In this research, the relative performance in arsenic (As) remediation was evaluated among some barnyard grass and rice species under hydroponic conditions. To this end, four barnyard grass varieties and two rice species were selected and tested for their remediation potential of arsenic. The plants were grown for 2 weeks in As-rich solutions up to 10 mg As L−1 to measure their tolerance to As and their uptake capabilities. Among the varieties of plants tested in all treatment types, BR-29 rice absorbed the highest amount of As in the root, while Nipponbare translocated the maximum amount of As in the shoot. Himetainubie barnyard grass produced the highest biomass, irrespective of the quantity of As in the solution. In all As-treated solutions, the maximum uptake of As was found in BR-29 followed by Choto shama and Himetainubie. In contrast, while the bioaccumulation factor was found to be the highest in Nipponbare followed by BR-29 and Himetainubie.
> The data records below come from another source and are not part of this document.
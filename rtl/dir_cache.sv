// dir_cache: set-associative storage of the state-tracking system-level directory.
//
// Each entry holds a line's stable state (S or O; lines in I have no entry), the
// owner id and a full-map sharer vector with one bit per L2/TCC. The default
// geometry is 256 KB of 1-byte blocks (262144 entries), 32-way, tree-PLRU,
// 20-cycle access, as configured for the evaluated system.
//
// Lookup: lk_valid/lk_ready handshake; exactly LATENCY cycles after acceptance
// lk_done pulses with the hit result and, for allocation, the way to use: the
// first invalid way, else the tree-PLRU victim (lk_vic_valid tells whether that
// way holds a live entry, which the controller must then evict).
// Update: upd_valid writes (upd_keep=1) or frees (upd_keep=0) one way in one
// cycle; a write also makes the way most recently used.
// After reset a sweep clears one set per cycle; init_done rises when it ends.
// The handshake, the sweep and the allocation rule are this design's choices.
module dir_cache
  import hsc_pkg::*;
#(
  parameter int unsigned SIZE_BYTES  = 262144,
  parameter int unsigned BLOCK_BYTES = 1,
  parameter int unsigned WAYS        = 32,
  parameter int unsigned LATENCY     = 20,
  localparam int unsigned ENTRIES = SIZE_BYTES / BLOCK_BYTES,
  localparam int unsigned SETS    = ENTRIES / WAYS,
  localparam int unsigned IDX_W   = $clog2(SETS),
  localparam int unsigned TAG_W   = LADDR_W - IDX_W,
  localparam int unsigned WAY_W   = $clog2(WAYS)
) (
  input  logic             clk,
  input  logic             rst_n,
  output logic             init_done,
  // lookup
  input  logic             lk_valid,
  output logic             lk_ready,
  input  laddr_t           lk_addr,
  output logic             lk_done,
  output logic             lk_hit,
  output logic [WAY_W-1:0] lk_way,
  output dir_entry_t       lk_entry,
  output logic             lk_vic_valid,
  output logic [WAY_W-1:0] lk_vic_way,
  output laddr_t           lk_vic_addr,
  output dir_entry_t       lk_vic_entry,
  // update
  input  logic             upd_valid,
  input  laddr_t           upd_addr,
  input  logic [WAY_W-1:0] upd_way,
  input  logic             upd_keep,
  input  dir_entry_t       upd_entry
);

  logic [TAG_W-1:0] tag_q  [ENTRIES];
  dir_entry_t       ent_q  [ENTRIES];
  logic [WAYS-1:0]  vld_q  [SETS];
  logic [WAYS-2:0]  plru_q [SETS];

  logic [IDX_W-1:0] init_idx_q;
  logic             busy_q;
  laddr_t           addr_q;
  logic [$clog2(LATENCY+1)-1:0] cnt_q;

  assign lk_ready = init_done && !busy_q;

  // ---- lookup result, formed from the stored set on the completing cycle ----
  logic [IDX_W-1:0] set;
  logic [TAG_W-1:0] tag;
  logic [WAYS-1:0]  set_vld;
  logic [WAY_W-1:0] plru_vic, free_way, upd_tree_dummy;
  logic             any_free;
  logic [WAYS-2:0]  plru_next;

  assign set     = addr_q[IDX_W-1:0];
  assign tag     = addr_q[LADDR_W-1:IDX_W];
  assign set_vld = vld_q[set];

  tree_plru #(.WAYS(WAYS)) u_plru_vic (
    .state_i(plru_q[set]), .touch_way_i('0), .state_o(), .victim_o(plru_vic)
  );

  always_comb begin
    lk_hit   = 1'b0;
    lk_way   = '0;
    any_free = 1'b0;
    free_way = '0;
    for (int w = WAYS - 1; w >= 0; w--) begin
      if (set_vld[w] && tag_q[{set, WAY_W'(w)}] == tag) begin
        lk_hit = 1'b1;
        lk_way = WAY_W'(w);
      end
      if (!set_vld[w]) begin
        any_free = 1'b1;
        free_way = WAY_W'(w);
      end
    end
  end

  assign lk_entry     = ent_q[{set, lk_way}];
  assign lk_vic_way   = any_free ? free_way : plru_vic;
  assign lk_vic_valid = !any_free;
  assign lk_vic_addr  = {tag_q[{set, lk_vic_way}], set};
  assign lk_vic_entry = ent_q[{set, lk_vic_way}];
  assign lk_done      = busy_q && cnt_q == 0;

  // ---- update path ----
  logic [IDX_W-1:0] uset;
  assign uset = upd_addr[IDX_W-1:0];
  tree_plru #(.WAYS(WAYS)) u_plru_upd (
    .state_i(plru_q[uset]), .touch_way_i(upd_way), .state_o(plru_next), .victim_o(upd_tree_dummy)
  );

  always_ff @(posedge clk or negedge rst_n) begin
    if (!rst_n) begin
      init_done  <= 1'b0;
      init_idx_q <= '0;
      busy_q     <= 1'b0;
      cnt_q      <= '0;
      addr_q     <= '0;
    end else begin
      if (!init_done) begin
        init_idx_q <= init_idx_q + 1'b1;
        if (init_idx_q == IDX_W'(SETS - 1)) init_done <= 1'b1;
      end
      if (lk_valid && lk_ready) begin
        busy_q <= 1'b1;
        addr_q <= lk_addr;
        cnt_q  <= ($clog2(LATENCY+1))'(LATENCY - 1);
      end else if (busy_q) begin
        if (cnt_q == 0) busy_q <= 1'b0;
        else            cnt_q  <= cnt_q - 1'b1;
      end
    end
  end

  // storage (no reset: validity is held in vld_q)
  always_ff @(posedge clk) begin
    if (!init_done) begin
      vld_q[init_idx_q]  <= '0;
      plru_q[init_idx_q] <= '0;
    end else if (upd_valid) begin
      vld_q[uset][upd_way] <= upd_keep;
      if (upd_keep) begin
        tag_q[{uset, upd_way}] <= upd_addr[LADDR_W-1:IDX_W];
        ent_q[{uset, upd_way}] <= upd_entry;
        plru_q[uset]           <= plru_next;
      end
    end
  end

endmodule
The results suggest that both Choto shama and Himetainubie barnyard grass varieties should exhibit a great potential for As removal, while BR-29 and Nipponbare rice species are the best option for arsenic phytoremediation.

Keywords

Arsenic Phytoremediation Barnyard grass Rice Biotypes Bioconcentration factor 

Notes

Acknowledgments

The authors are grateful to Dr. Keiko Yamaji, associate professor, Graduate School of Life and Environmental Sciences, University of Tsukuba, for her valuable suggestions during the entire experiment and during the statistical analysis. The authors thankfully acknowledge the Ministry of Education, Sports, Culture, Science and Technology, Japan, for providing financial support in the form of Monbukagakusho (MEXT) Scholarship for the completion of this research. The third author acknowledges the partial support for his engagement in the data evaluation by the Basic Science Research Program through the National Research Foundation of Korea (NRF) funded by the Ministry of Science, ICT and Future Planning (grant number 2013004624).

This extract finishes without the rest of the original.